People shouted anti-farm-law slogans and waved placards demanding the laws be scrapped.

Similar protests were held at toll plazas at Dulagarh and Bally in Howrah. Sources said that around 500 people in all reached Dulagarh and Bally.

Around 150 members of trade union fronts of the CPM and the Congress — Citu and Intuc, respectively — took over the toll plaza on Vidyasagar Setu (second Hooghly bridge) in the afternoon.

Baldish Singh, a member of the Sikh Sangat, who protested at the Dankuni toll plaza, said the ongoing peasant movement was “everybody’s”.

“Farmers who are protesting against these new farm bills in Delhi and elsewhere are representing not just the farming community but the people of the entire country. The farm laws will harm farmers as well as common people as the price of agricultural produce will spike once multinational companies step in. People must come out in support of the farmers,” Singh said.

A toll plaza employee in Dankuni said toll collection had been hit for two hours only — not more — and the protesters did not use force to stop tax collection. He added that the toll plaza employees had accepted the proposal of the protesters to stop collecting toll tax.

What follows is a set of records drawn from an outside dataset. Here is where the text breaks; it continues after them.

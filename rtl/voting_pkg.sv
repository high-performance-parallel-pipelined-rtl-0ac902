// voting_pkg: elaboration-time helpers shared by the voting networks.
//
// The sorting-based networks (the bit selection voter and the word-level
// sort and sort/combine networks) are built from Batcher's odd-even merge
// sort, generalised to any line count n. Its comparators fall into
// t(t+1)/2 levels, t = ceil(lg n); every comparator in a level acts on
// disjoint lines, so each level is one rank of cells and, when pipelined,
// one register stage. batcher_partner() tells, for one level and one line,
// which line it is compared with (or -1 if it idles in that level); the
// smaller line index of a pair is the "low" output of the comparator.
// Batcher's construction is this design's choice: the text only asks for
// an optimal or near-optimal n-sorter.
package voting_pkg;

  // Number of comparator levels of the n-line Batcher network.
  function automatic int batcher_levels(input int n);
    int cnt;
    cnt = 0;
    for (int p = 1; p < n; p = p * 2)
      for (int k = p; k >= 1; k = k / 2)
        cnt++;
    return cnt;
  endfunction

  // Partner line of `line` in comparator level `lvl`, or -1 if none.
  function automatic int batcher_partner(input int n, input int lvl, input int line);
    int idx;
    int res;
    idx = 0;
    res = -1;
    for (int p = 1; p < n; p = p * 2)
      for (int k = p; k >= 1; k = k / 2) begin
        if (idx == lvl) begin
          for (int j = k % p; j + k < n; j = j + 2 * k)
            for (int i = 0; i < k && i + j + k < n; i++)
              if ((i + j) / (2 * p) == (i + j + k) / (2 * p)) begin
                if (i + j == line)     res = i + j + k;
                if (i + j + k == line) res = i + j;
              end
        end
        idx++;
      end
    return res;
  endfunction

  // Number of comparators in the whole n-line Batcher network.
  function automatic int batcher_cells(input int n);
    int cnt;
    cnt = 0;
    for (int l = 0; l < batcher_levels(n); l++)
      for (int a = 0; a < n; a++)
        if (batcher_partner(n, l, a) > a) cnt++;
    return cnt;
  endfunction

  // Levels of the n-combiner: spans 1, 2, 4, ... below n.
  function automatic int combiner_levels(input int n);
    int cnt;
    cnt = 0;
    for (int d = 1; d < n; d = d * 2) cnt++;
    return cnt;
  endfunction

  // Number of lines still alive after `lvl` levels of a halving tree.
  function automatic int tree_width(input int n, input int lvl);
    int w;
    w = n;
    for (int l = 0; l < lvl; l++) w = (w + 1) / 2;
    return w;
  endfunction

endpackage
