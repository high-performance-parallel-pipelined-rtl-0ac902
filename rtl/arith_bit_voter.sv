// arith_bit_voter: arithmetic weighted threshold bit voter.
//
// y = 1 iff sum(x[i] * VOTES[i]) >= T, i.e. iff -T + sum(x[i] v[i]) is not
// negative. Each product x[i] v[i] is the vote ANDed with its input bit; the
// products and the two's-complement constant -T are SW-bit rows reduced by
// a carry-save tree of full-adder rows (3 rows in, 2 out per group of three)
// until two rows remain, which a carry-propagate adder sums. y is the
// complement of the sign bit. Votes and threshold are fixed parameters, so
// synthesis strips the constant-zero bits of the rows. Purely combinational.
// The default is a 6-input voter with votes 2, 2, 2, 1, 1, 1 and threshold 5.
// VOTES packs input i's vote in bits [i*VW +: VW]. The row-wise carry-save
// tree (rather than a hand-packed column layout) is this design's choice.
module arith_bit_voter #(
  parameter int N  = 6,
  parameter int VW = 2,
  parameter logic [N*VW-1:0] VOTES = {2'd1, 2'd1, 2'd1, 2'd2, 2'd2, 2'd2},
  parameter int T  = 5
) (
  input  logic [N-1:0] x,
  output logic         y
);
  // width that holds -T and the largest possible sum, plus a sign bit
  localparam int SW = $clog2(N * ((1 << VW) - 1) + T + 1) + 1;
  localparam int NR = N + 1;

  function automatic int rows_after(input int lvl);
    int r;
    r = NR;
    for (int l = 0; l < lvl; l++) r = r - r / 3;
    return r;
  endfunction

  function automatic int csa_levels();
    int l;
    l = 0;
    while (rows_after(l) > 2) l++;
    return l;
  endfunction

  localparam int LV = csa_levels();

  logic [SW-1:0] total;

  always_comb begin
    logic [SW-1:0] row [NR];
    logic [SW-1:0] nxt [NR];
    logic [SW-1:0] a, b, c;
    for (int i = 0; i < N; i++)
      row[i] = x[i] ? SW'(VOTES[i*VW +: VW]) : '0;
    row[N] = SW'(-T);
    for (int l = 0; l < LV; l++) begin
      // groups of three rows become a sum row and a shifted carry row
      for (int g = 0; g < rows_after(l) / 3; g++) begin
        a = row[3*g];
        b = row[3*g+1];
        c = row[3*g+2];
        nxt[2*g]   = a ^ b ^ c;
        nxt[2*g+1] = ((a & b) | (a & c) | (b & c)) << 1;
      end
      // rows left over pass to the next level unchanged
      for (int r = 3 * (rows_after(l) / 3); r < rows_after(l); r++)
        nxt[r - rows_after(l) / 3] = row[r];
      for (int r = rows_after(l + 1); r < NR; r++)
        nxt[r] = '0;
      row = nxt;
    end
    total = (rows_after(LV) == 2) ? row[0] + row[1] : row[0];
  end

  assign y = ~total[SW-1];
endmodule
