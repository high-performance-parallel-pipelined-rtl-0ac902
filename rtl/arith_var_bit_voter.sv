// arith_var_bit_voter: arithmetic threshold bit voter with variable votes.
//
// y = 1 iff sum(x[i] * v[i]) >= t, where the votes v[i] (VW bits each) and
// the threshold t (TW bits) are inputs, so they may change on every
// evaluation. Each product x[i] v[i] is VW AND gates; the products and the
// two's-complement constant -t are SW-bit rows, reduced by a carry-save tree
// of full-adder rows (groups of three rows become a sum row and a carry row)
// until two remain, and a carry-propagate adder sums those. y is the
// complement of the sum's sign bit. Purely combinational. The defaults (6
// inputs, 2-bit votes) are sized for the weighted example of the source;
// TW holds any threshold up to the largest possible sum plus one. The
// row-wise carry-save tree is this design's choice.
module arith_var_bit_voter #(
  parameter int N  = 6,
  parameter int VW = 2,
  parameter int TW = $clog2(N * ((1 << VW) - 1) + 2)
) (
  input  logic [N-1:0]         x,
  input  logic [N-1:0][VW-1:0] v,
  input  logic [TW-1:0]        t,
  output logic                 y
);
  localparam int SUMW = $clog2(N * ((1 << VW) - 1) + 1);
  localparam int SW   = ((SUMW > TW) ? SUMW : TW) + 1;
  localparam int NR   = N + 1;

  function automatic int rows_after(input int lvl);
    int r;
    r = NR;
    for (int l = 0; l < lvl; l++) r = r - r / 3;
    return r;
  endfunction

  function automatic int csa_levels();
    int l;
    l = 0;
    while (rows_after(l) > 2) l++;
    return l;
  endfunction

  localparam int LV = csa_levels();

  logic [SW-1:0] total;

  always_comb begin
    logic [SW-1:0] row [NR];
    logic [SW-1:0] nxt [NR];
    logic [SW-1:0] a, b, c;
    for (int i = 0; i < N; i++)
      row[i] = SW'(v[i] & {VW{x[i]}});   // AND-gate product x_i v_i
    row[N] = -SW'(t);
    for (int l = 0; l < LV; l++) begin
      for (int g = 0; g < rows_after(l) / 3; g++) begin
        a = row[3*g];
        b = row[3*g+1];
        c = row[3*g+2];
        nxt[2*g]   = a ^ b ^ c;
        nxt[2*g+1] = ((a & b) | (a & c) | (b & c)) << 1;
      end
      for (int r = 3 * (rows_after(l) / 3); r < rows_after(l); r++)
        nxt[r - rows_after(l) / 3] = row[r];
      for (int r = rows_after(l + 1); r < NR; r++)
        nxt[r] = '0;
      row = nxt;
    end
    total = (rows_after(LV) == 2) ? row[0] + row[1] : row[0];
  end

  assign y = ~total[SW-1];
endmodule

“A group of people came and appealed to us to stop collecting toll tax for a few hours. We agreed and toll tax collection was stopped from 11.30am to 1.30pm. We lost around Rs 4-5 lakh because of the protest,” said toll collection agency official at Dankuni .

Though political parties did not directly participate in Saturday’s protest, those opposed to the farm laws welcomed the movement to take over toll plazas across Bengal.

“We are taking an active part in the protests demanding the repeal of these farm laws and therefore we support the Sikh Sangat’s show of solidarity with the farmers at Dankuni toll plaza,” said Debabrata Ghosh, CPM’s Hooghly district committee president.